# One cat keeps dragging food out of bowl



## JimD1007 (Jun 4, 2014)

One of our cats (2 years old) has always picked up and placed her wet food outside the bowl and on the floor. Even if we place a mat down, she will place it just off the mat onto the floor where it makes a mess.

Do I just keep getting bigger and bigger mats until she finally drops it on the mat?

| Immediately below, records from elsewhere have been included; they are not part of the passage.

// End-to-end testbench of eca_top at its default parameters (eight threads,
// six-stage pipeline, 2-cycle pipelined multiplier controller). It runs the
// programming wait and then a long random instruction mix through the whole
// control hierarchy; stimulus and checks are in eca_top_checks.svh.
module eca_top_tb;
  import eca_pkg::*;
  localparam mu_kind_e MU_KIND_USED = MU_PIPED2;

  `include "eca_top_checks.svh"

  eca_top dut (.*);

  initial begin
    run_all(20000);
    $display("TB_RESULT checks=%0d failures=%0d", checks, failures);
    $finish;
  end
endmodule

Is this a not an uncommon problem?

What's my next step?


----------



## lymorelynn (Oct 4, 2008)

It's not uncommon. I have one that does it and the best advice I can offer is just clean it up afterwards.


----------



## Aeth (Mar 31, 2014)

River does that. Tried a shallower bowl but no can do. I just scrub the carpet every couple of days, there's nothing else for it. The one thing that does make a difference is food 'in gravy' but that tends to be the foods of less nutritional acclaim so I don't want to give her that as a habit.


----------



## chillminx (Nov 22, 2010)

Hi Jim, welcome to Pet Forum. 

Yes, I think this is not an uncommon problem. I had a couple of cats 20 years ago who did this. Some cats do not like eating out of bowls at all. I solved the problem for mine by giving them medium-sized ceramic dinner plates (i.e. the type used by humans) and no mats.

2 of my present cats eat off side-plates as they prefer them to eating from bowls. They are OK with the mats I provide, which are low in chemical smell.

I noticed some of the mats on sale in the pet stores have a strong unpleasant chemical smell A cat's sense of smell is about 30 times stronger than ours, so imagine how off-putting it must be to have such a smell near your food. 

If you are feeding your cat chunks of raw meat, or raw on the bone, then giving him a plate may not necessarily be the solution. It is much more common with raw food IME, for the cat to take whole pieces of meat off the plate and eat them directly off the floor. The more the cat's food reminds him of his natural prey, the more likely this is to happen I find. (instinctive behaviour). 

If it is the case you are feeding raw I can only suggest putting the plate on a hardwood floor, not a carpeted one, and giving the floor a quick wipe with dampened disposable kitchen towel after each meal.


----------



## ForeverHome (Jan 14, 2014)

Mine are fed in a carpeted area and the mat was problematic to them usually ending up in an empty water bowl and soggy carpet. So I invested in a roll of clear plastic carpet protector, and they are welcome to drag and splash to their little hearts' content.


----------



## JimD1007 (Jun 4, 2014)

We use 6 inch ceramic plates for the wet canned food and they're on a ceramic tile floor.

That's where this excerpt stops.